In honor of Amy, I won't be a pussy about it. I'll give you the facts about what happened. It was unbearably sad. Her death really sucked. She died in increments, lost pieces of herself, bit by agonizing bit. First she couldn't hold a pen to edit or write or even scrawl a few words. Her vision went, and she could no longer see the beautiful clothes on which she'd spent her professional life as a groundbreaking fashion critic. Then she lost the ability to speak, to deliver the caustic bon mots that had always delighted me.
Then she lost consciousness, and then one day she was dead. I think of her all the time and I really miss her. Cliché the dog died right after Amy; she'd lost too much too.
My story is different. I got sick and stayed sick. I went through the acute phase — the lights flashing, emergency, what-the-hell-happened-to-me stage — and matriculated to the chronic phase. This is where I've been for fifteen years. This is the second phase, where you get accustomed to a whole new life of coexistence with your illness.
But there's more to illness than just a stretch between acute sickness and a dirt nap.
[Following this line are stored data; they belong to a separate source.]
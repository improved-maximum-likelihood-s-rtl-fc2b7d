# S-FSK power-line modem with an improved maximum-likelihood receiver

This is synthesizable SystemVerilog for the digital part of a narrowband power-line modem. The modem is meant for automatic meter reading in the CENELEC-A band (3–95 kHz) and follows the S-FSK profile of IEC 61334-5-1. It runs at 9.6 kbit/s.

S-FSK (spread frequency shift keying) sends a 0 as a tone at f0 and a 1 as a tone at f1. The two tones sit far enough apart (19.2 kHz in the default plan) that the line treats them as two independent channels. Each channel has its own attenuation and its own noise.

A plain FSK receiver compares the energies at f0 and f1. It fails when one tone arrives much weaker or noisier than the other. This receiver instead estimates, for each channel, the signal amplitude and the noise power from a known preamble. It then decides each bit with an approximation of the maximum-likelihood rule, which weights each channel by how trustworthy it is. When one tone is lost in noise, the decision rests on the other one.

The design follows a published DSP-software implementation of this modem (Improved Maximum Likelihood S-FSK Receiver for PLC Modem in AMR, J. Electrical and Computer Engineering, 2012). The DSP loops are recast here as hardware. Where the RTL departs from that description, or fills a gap in it, the text below says so.

## Signal path

```
                 k0,k1                                   adc_strobe (fs/2)
                   |                                          |
 bits -> sfsk_modulator --dds(sine_lut)--> dac_sample   adc_sample
                                                               |
        sfsk_demodulator:  dds f0 (sin,cos)  dds f1 (sin,cos)  |
                           4 x correlator  <-------------------+
                           2 x envelope_detector (r_i, r_i^2)
                 first P symbols |           later symbols |
                      channel_estimator --> ml_decision (2 x g_function) --> bits
```

`sfsk_modem` (the top) holds `sample_timer`, `sfsk_modulator` and `sfsk_demodulator`. The DAC, ADC, line driver, filters and mains coupling are outside it. So are the host link, the zero-crossing bit synchronisation and the IEC 61334-5-1 frame/time-slot state machine. Their signals are brought out as ports.

## Tone synthesis (`sine_lut`, `dds`, `sfsk_modulator`)

- **Sine table.** A table holds one sine period of `LEN` = 656 signed 16-bit samples, `round(32767·sin(2πi/656))`. The table is computed at elaboration, so changing `LEN` or `WIDTH` regenerates it.
- **Synthesizer.** The synthesizer keeps an index modulo `LEN` and adds an integer step `k` per sample, which gives a tone of f = k·fs/LEN.
- **Cosine.** The cosine output reads the same table a quarter period (164 entries) ahead.
- **Modulator timing.** The modulator spends exactly `SPB_TX` = 320 samples on each bit, stepping by `k0` for a 0 and `k1` for a 1.
- **Phase.** The phase is cleared when a transmission starts. After that it runs on across bit changes, so bit boundaries cause no phase jump.
- **Input handshake.** Bits come in on valid/ready. When idle, a bit is taken in any cycle. While transmitting, the next bit is taken only in the cycle of the last sample of the current bit, which keeps bits back to back.

**Tone plan.** The package gives `k0 = 19`, `k1 = 15` as defaults: 91.2 and 72 kHz if one step is 4.8 kHz. The source design also lists the pairs 18/14, 17/13, 16/12 and 15/11. Its numbers for the table do not agree with each other:

- It gives a 656-entry table and 320 samples per 9.6 kbit/s bit, which means fs = 3.072 MHz.
- It also gives a 4.8 kHz step, which needs fs/LEN = 4.8 kHz.
- It also quotes fs = 3.125 MHz.

This RTL keeps the table length of 656 and the 320 samples per bit. At a 3.072 MHz clock one step is then 4.683 kHz, and the tones land about 2.4 % below the listed frequencies. The receiver uses the same table and steps, so transmitter and receiver always agree. To get exact 4.8 kHz steps at 3.072 MHz, set `LEN = 640` (it must stay a multiple of 4). The tones then fit a whole number of half cycles into a bit and are orthogonal over it, so less of one tone leaks into the other channel's correlators; in the end-to-end test the noise estimates drop to about a third.

## Receiver (`sfsk_demodulator`)

The ADC runs at half the DAC rate (`ADC_DIV` = 2), so a bit is `SPB_RX` = 160 ADC samples. The receiver's synthesizers step by 2·k mod LEN, which produces the same tone frequencies at the lower rate.

**Correlators.** Four correlators multiply each sample by sin f0, cos f0, sin f1 and cos f1. The product is scaled by 2^-15 and accumulated in 26 bits over one bit. Sine and cosine together capture the tone whatever its phase, so no carrier recovery is needed (noncoherent detection).

**Envelopes.** For each channel, `envelope_detector` forms the energy r_i² = I² + Q² and the envelope r_i = floor(√r_i²). The square root is computed sequentially, one bit per cycle.

**Packet flow.**

1. A `rx_start` pulse marks the bit border of the first preamble symbol. The next `adc_en` sample is the first sample of that symbol.
2. The first `P` = 32 symbols are the preamble, alternating 1, 0, 1, 0, … (1 first). They go to the estimator.
3. Every later symbol goes to the decision.
4. `phase` shows idle / preamble / data. `rx_stop` returns to idle.

**Timing.** A decision is ready about 92 clock cycles after the last sample of its bit: 27 for the envelope, 63 for the decision and 2 for handover. All per-bit work must finish before the next bit's correlations complete. At the default clocking (one clock per DAC sample) a bit lasts 320 clocks. If bits are ever shorter than about 100 clocks, the sticky `overrun` flag is raised.

## Channel estimation (`channel_estimator`)

The preamble alternates between the two tones, so its 32 symbols are 16 symbols on each hypothesis. On a 1-symbol, channel 0 carries only noise. On a 0-symbol, channel 0 carries signal plus noise. Channel 1 is the mirror image. This gives:

```
sigma0^2 = (2/P) * sum over 1-symbols of r0^2        noise power, channel 0
sigma1^2 = (2/P) * sum over 0-symbols of r1^2        noise power, channel 1
mu0^2    = | (2/P) * sum over 0-symbols of r0^2 - sigma0^2 |   signal power, channel 0
mu1^2    = | (2/P) * sum over 1-symbols of r1^2 - sigma1^2 |   signal power, channel 1
```

With P = 32, 2/P is a right shift by 4, and `P` must be a power of two. After the last preamble symbol, the estimator computes two values per channel in parallel:

- the amplitude mu_i = floor(√mu_i²);
- the constant c_i = mu_i²/sigma_i², in Q.16.

This takes two square roots and two 68-cycle dividers. The estimates are ready about 70 cycles after the preamble ends, well before the first data bit finishes.

**SNR cap.** Before dividing, the noise estimate is floored at mu_i²/2^20 and at 1. This caps the estimated SNR at 60 dB. Without the cap, a nearly noise-free line would give a huge c_i, while the decision argument X_i saturates at 2^24. The two channel metrics could then end up nearly equal, and decisions would become random. The cap is parameter `SNR_CAP_LOG2` and is this design's addition.

## The decision (`g_function`, `ml_decision`)

This is the part that needs the most care.

### The likelihood ratio

The envelope of a channel that carries the tone is Rician. The envelope of a channel that carries only noise is Rayleigh. The log-likelihood ratio contributed by channel i is therefore:

```
l_i = (2i-1) * ( ln I0( 2 r_i mu_i / sigma_i^2 ) - mu_i^2 / sigma_i^2 )
```

Here I0 is the modified Bessel function of order 0. The sign (2i−1) makes channel 1 vote for a 1 and channel 0 vote for a 0.

### The approximation g(X)

ln I0 is replaced by a piecewise linear g(X) with 8 segments:

- **Breakpoints.** The segments meet at X = 0, 2, 4, 8, …, 256.
- **Coefficients.** Each segment's line passes through ln I0 at both of its ends.
- **Above 256.** The last segment is extended; ln I0 is almost linear there.
- **Formats.** The slopes A_j are 16-bit Q1.15 and the offsets B_j are 32-bit signed Q16.16. Both are computed at elaboration from the power series I0(x) = Σ((x/2)^k/k!)².
- **Segment choice.** The segment index is the position of the leading one of the integer part of X.
- **Accuracy.** Over [0, 256] the mean square error against ln I0 is 5.9·10⁻⁴.

### Per-bit computation

For each bit, `ml_decision` does the following:

1. It computes X_i = 2·r_i·mu_i / sigma_i² with two dividers (one per channel). X_i is in Q24.8 and saturates at 2^24.
2. It forms the channel metrics m_i = g(X_i) − c_i, signed, 48 bits, Q.16.
3. It decides **1 if m1 > m0**, otherwise 0. Ties go to 0.

Step 3 is the sign of the total log-likelihood ratio, l_0 + l_1. The published description writes the rule as a comparison of l'_1 against l'_0. Taken literally, with the sign of l'_0, that comparison is not the likelihood test, so the RTL uses the sum.

A channel with a small mu_i or a large sigma_i² produces small X_i and c_i, and therefore contributes little to the decision. `seg0`/`seg1` report which g segment each channel used.

## Top-level interface (`sfsk_modem`)

| port | dir | width | meaning |
|---|---|---|---|
| `clk`, `rst_n` | in | 1 | clock, synchronous active-low reset (all blocks) |
| `k0`, `k1` | in | 10 | step indices of f0 and f1 (both directions) |
| `tx_bit_valid/ready/data` | in/out/in | 1 | bits to send |
| `tx_busy` | out | 1 | transmitting |
| `dac_sample`, `dac_valid` | out | 16, 1 | one sample per fs strobe |
| `adc_strobe` | out | 1 | ADC sampling instant (fs/2); `adc_sample` must hold the sample in that cycle |
| `adc_sample` | in | 16 | ADC sample |
| `rx_start`, `rx_stop` | in | 1 | bit border at packet start / end of reception |
| `rx_phase` | out | 2 | idle, preamble, data |
| `rx_est_valid`, `rx_sigma2_*`, `rx_mu2_*` | out | 1, 52 | channel estimates |
| `rx_bit_valid`, `rx_bit_data` | out | 1 | decided payload bits |
| `rx_seg0`, `rx_seg1` | out | 3 | g segment used per channel |
| `rx_overrun` | out | 1 | per-bit work did not keep up |

Parameters: `LEN` (656), `WIDTH` (16), `SPB_TX` (320), `ADC_DIV` (2), `P` (32), `CLKS_PER_SAMPLE` (1). Shared constants and the `rx_phase_e` type are in `sfsk_pkg`.

**Duplex.** The line itself is half duplex: the modem either sends or receives. The top does not enforce this. Both directions may run at once, which the tests use to loop the DAC back to the ADC. The controller driving the ports is expected to keep to one direction at a time.

## Choices made here where the source design is silent

- **ADC and arithmetic widths.** The ADC is 16 bits. The accumulators are 26 bits, energies 52 bits, the g argument is Q24.8 and the metrics are 48-bit Q.16.
- **Envelope.** The envelope is an exact integer square root, not an approximation.
- **Estimator extras.** The first preamble symbol is a 1, and the SNR is capped at 60 dB (see above).
- **Clocking.** The default clock is one cycle per DAC sample. The source ran its modem as software on a 400 MIPS DSP.
- **Reset.** Reset is synchronous, active low.
- **Bit border.** The receiver is told the bit border by `rx_start`. The mains zero-crossing and correlation-based bit-border adjustment that would produce it are not part of this RTL.

## Simulation

Every testbench is self-checking and ends with `TB_RESULT checks=N failures=M`. Build and run any of them with plain Verilator, for example:

```
verilator --binary --timing --assert -Irtl rtl/sfsk_pkg.sv tb/tb_sfsk_modem.sv \
          -y rtl +libext+.sv --top-module tb_sfsk_modem -Mdir obj_modem -o sim
obj_modem/sim
```

| testbench | what it shows |
|---|---|
| `tb_sfsk_modem` | Whole modem at default parameters, DAC looped to ADC through a channel model. Covers all five tone pairs, balanced and 10/20 dB unbalanced channels, heavy noise, and a case where plain FSK makes dozens of errors in 304 bits and the ML rule none. Checks every bit, the 320-clock bit period on both sides, the decision latency, the estimates, and that each mechanism occurred. |
| `tb_sfsk_ber` | Error counts against SNR_av (4/8/12 dB) for x = 5/10/20 dB, 608 bits per point, ML against plain FSK on the same envelopes. |
| `tb_sfsk_demodulator` | Receiver alone with signals of random carrier phase; estimates, restart mid-packet, overrun. |
| `tb_channel_estimator`, `tb_ml_decision`, `tb_g_function` | Exact or floating-point references for the estimator equations, the metrics and decision, and the ln I0 fit. |
| `tb_correlator`, `tb_envelope_detector`, `tb_dds`, `tb_sine_lut`, `tb_sfsk_modulator`, `tb_sample_timer` | Building blocks against reference models. |

One run of `tb_sfsk_ber`:

```
 x dB  SNR_av dB   ML errors   FSK errors   (of 608 bits)
  5.0      4.0        127          140
  5.0      8.0         49           58
  5.0     12.0          1           14
 10.0      4.0         38          134
 10.0      8.0          3           56
 10.0     12.0          0           24
 20.0      4.0          0          101
 20.0      8.0          0           81
 20.0     12.0          0           23
```

The trend matches the published simulations: plain FSK gets worse as the channels become unbalanced, and the ML receiver gains the most there. Curves over 1000 packets per point, as in the published evaluation, were not simulated; each point here is two packets.

## Known limits

- **Tone frequencies.** The table length and the 4.8 kHz tone grid cannot both hold at 320 samples per bit (see Tone synthesis).
- **Bit synchronisation.** Bit synchronisation, frame and delimiter detection, time slots and the PHY state machine are not included. `rx_start` must be supplied at a bit border; a border that is off by a few samples costs some margin but still works.
- **Preamble assumption.** The estimator assumes the preamble symbols really are the alternating pattern. A wrong start position corrupts the estimates for the whole packet.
Millions of us, people with cancer, lupus, MS, Parkinson's, sarcoidosis, fibromyalgia, Crohn's, cystic fibrosis, and many other diseases will live for years with invisible but persistent illness. Whether it's the miracle of modern medicine or the luck of the draw, we are fated to have to find a way to live for decades with an incurable condition. How about a new name for this stage of life? We've gone beyond chronic into something else. I don't want to make this sound too rosy, because this stage of illness isn't really what you'd call thriving. But it's more than just treading water. I'm not healthy and I never will be, but I'm not hanging by the skin of my teeth either. (What the hell does that even mean, anyway? It's a Bible quote, and unfortunately the author didn't provide a footnote.*)
I read an interview with the former Guns n' Roses bass player Duff McKagan, in which he said that life after getting sober was like "extra innings" — he'd abused his body so much with drugs and drinking that he "shouldn't be here." And it struck me that that's where I am now, even though I never went wild like my namesake did. I could have croaked, but here I am, playing in extra innings. In extra innings, the game could end suddenly, but you're still getting free baseball.
In the extra innings phase, you can learn from your life and live with vigor and generosity and gratitude. There is a belief that when you lose one sense, the other senses make up for it and become sharper, as in the old wives' tale that a blind person can hear a pin drop across the room.
Maybe in extra innings we discover new skills, such as patience and resilience, even as we accept that what we lost won't come back. I've lost my senses of touch and smell and partially my vision, but perhaps my heightened senses of humor and compassion will make up for it? My body is sick, but my spirit is thriving. Maybe in these extra innings we'll call it even?
Extra innings are a bonus. It's a challenge to accept that no matter how well I manage my illness, the symptoms and chronic pain will always be a part of my life. I may mourn for my old life, but now it's up to me to figure out what life I want to lead in extra innings.
When you play sandlot baseball, you flip a coin to see who gets that last time at bat. Flipping a coin goes back to ancient Rome. The head on the coin was the emperor, who was also a living god. If you got the head, god was with you. I won my coin flip. Amy didn't. She was thrown some curve balls, but she gave 110 percent to the very last inning. She was an all-star.
This chapter would have completely struck out with Amy, because another thing she couldn't stand were sports metaphors. I miss her still.